| The problem |
Show all lines below holding the string "assign".

| Stored items |
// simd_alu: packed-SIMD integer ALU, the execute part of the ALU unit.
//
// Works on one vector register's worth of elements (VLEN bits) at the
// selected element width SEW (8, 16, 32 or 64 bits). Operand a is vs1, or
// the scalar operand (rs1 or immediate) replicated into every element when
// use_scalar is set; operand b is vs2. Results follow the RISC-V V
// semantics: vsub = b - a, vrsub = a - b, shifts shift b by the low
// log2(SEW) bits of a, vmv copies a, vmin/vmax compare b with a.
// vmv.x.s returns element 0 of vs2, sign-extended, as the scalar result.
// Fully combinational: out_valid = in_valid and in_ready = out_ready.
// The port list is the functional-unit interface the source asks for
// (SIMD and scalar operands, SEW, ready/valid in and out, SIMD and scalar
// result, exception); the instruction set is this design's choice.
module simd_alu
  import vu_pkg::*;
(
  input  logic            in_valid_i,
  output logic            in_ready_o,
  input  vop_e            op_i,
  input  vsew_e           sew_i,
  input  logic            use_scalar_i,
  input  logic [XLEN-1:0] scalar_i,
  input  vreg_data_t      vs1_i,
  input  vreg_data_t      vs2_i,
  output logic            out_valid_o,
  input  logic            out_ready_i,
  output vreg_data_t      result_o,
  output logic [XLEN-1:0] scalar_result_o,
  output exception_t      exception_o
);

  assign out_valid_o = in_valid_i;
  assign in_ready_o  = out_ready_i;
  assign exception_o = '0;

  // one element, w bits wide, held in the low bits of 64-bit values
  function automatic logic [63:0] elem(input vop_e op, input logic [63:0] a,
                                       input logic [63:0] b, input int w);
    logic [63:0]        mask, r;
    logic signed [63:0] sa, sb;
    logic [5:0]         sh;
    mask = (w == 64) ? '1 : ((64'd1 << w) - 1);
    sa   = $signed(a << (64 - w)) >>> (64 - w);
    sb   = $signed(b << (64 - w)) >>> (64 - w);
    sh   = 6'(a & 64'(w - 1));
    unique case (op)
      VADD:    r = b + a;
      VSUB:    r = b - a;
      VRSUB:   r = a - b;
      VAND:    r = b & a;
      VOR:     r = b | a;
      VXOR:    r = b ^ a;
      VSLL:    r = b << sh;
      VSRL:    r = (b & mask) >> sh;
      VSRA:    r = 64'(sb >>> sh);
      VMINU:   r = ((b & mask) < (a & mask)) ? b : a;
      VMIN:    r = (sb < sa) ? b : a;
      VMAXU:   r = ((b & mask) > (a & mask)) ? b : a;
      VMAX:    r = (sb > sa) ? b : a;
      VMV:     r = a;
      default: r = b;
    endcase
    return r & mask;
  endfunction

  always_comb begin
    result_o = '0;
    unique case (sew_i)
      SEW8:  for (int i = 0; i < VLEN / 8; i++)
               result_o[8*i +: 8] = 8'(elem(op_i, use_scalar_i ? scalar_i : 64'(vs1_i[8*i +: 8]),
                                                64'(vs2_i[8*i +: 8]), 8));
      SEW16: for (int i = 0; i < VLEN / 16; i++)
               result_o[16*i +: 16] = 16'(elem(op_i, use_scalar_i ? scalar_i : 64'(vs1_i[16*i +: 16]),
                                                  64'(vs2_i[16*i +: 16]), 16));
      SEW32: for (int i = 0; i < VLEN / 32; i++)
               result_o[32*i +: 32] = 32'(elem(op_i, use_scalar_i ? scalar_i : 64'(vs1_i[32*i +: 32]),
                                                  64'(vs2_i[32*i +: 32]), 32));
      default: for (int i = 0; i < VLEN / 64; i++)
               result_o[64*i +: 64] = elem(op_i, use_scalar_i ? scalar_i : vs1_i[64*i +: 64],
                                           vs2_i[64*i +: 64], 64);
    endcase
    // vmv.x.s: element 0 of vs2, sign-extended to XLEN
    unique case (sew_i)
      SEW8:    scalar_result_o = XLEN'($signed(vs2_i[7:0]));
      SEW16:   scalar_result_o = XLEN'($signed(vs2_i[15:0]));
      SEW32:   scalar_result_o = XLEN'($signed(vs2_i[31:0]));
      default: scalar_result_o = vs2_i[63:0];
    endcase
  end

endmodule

| Result below |
  assign out_valid_o = in_valid_i;
  assign in_ready_o  = out_ready_i;
  assign exception_o = '0;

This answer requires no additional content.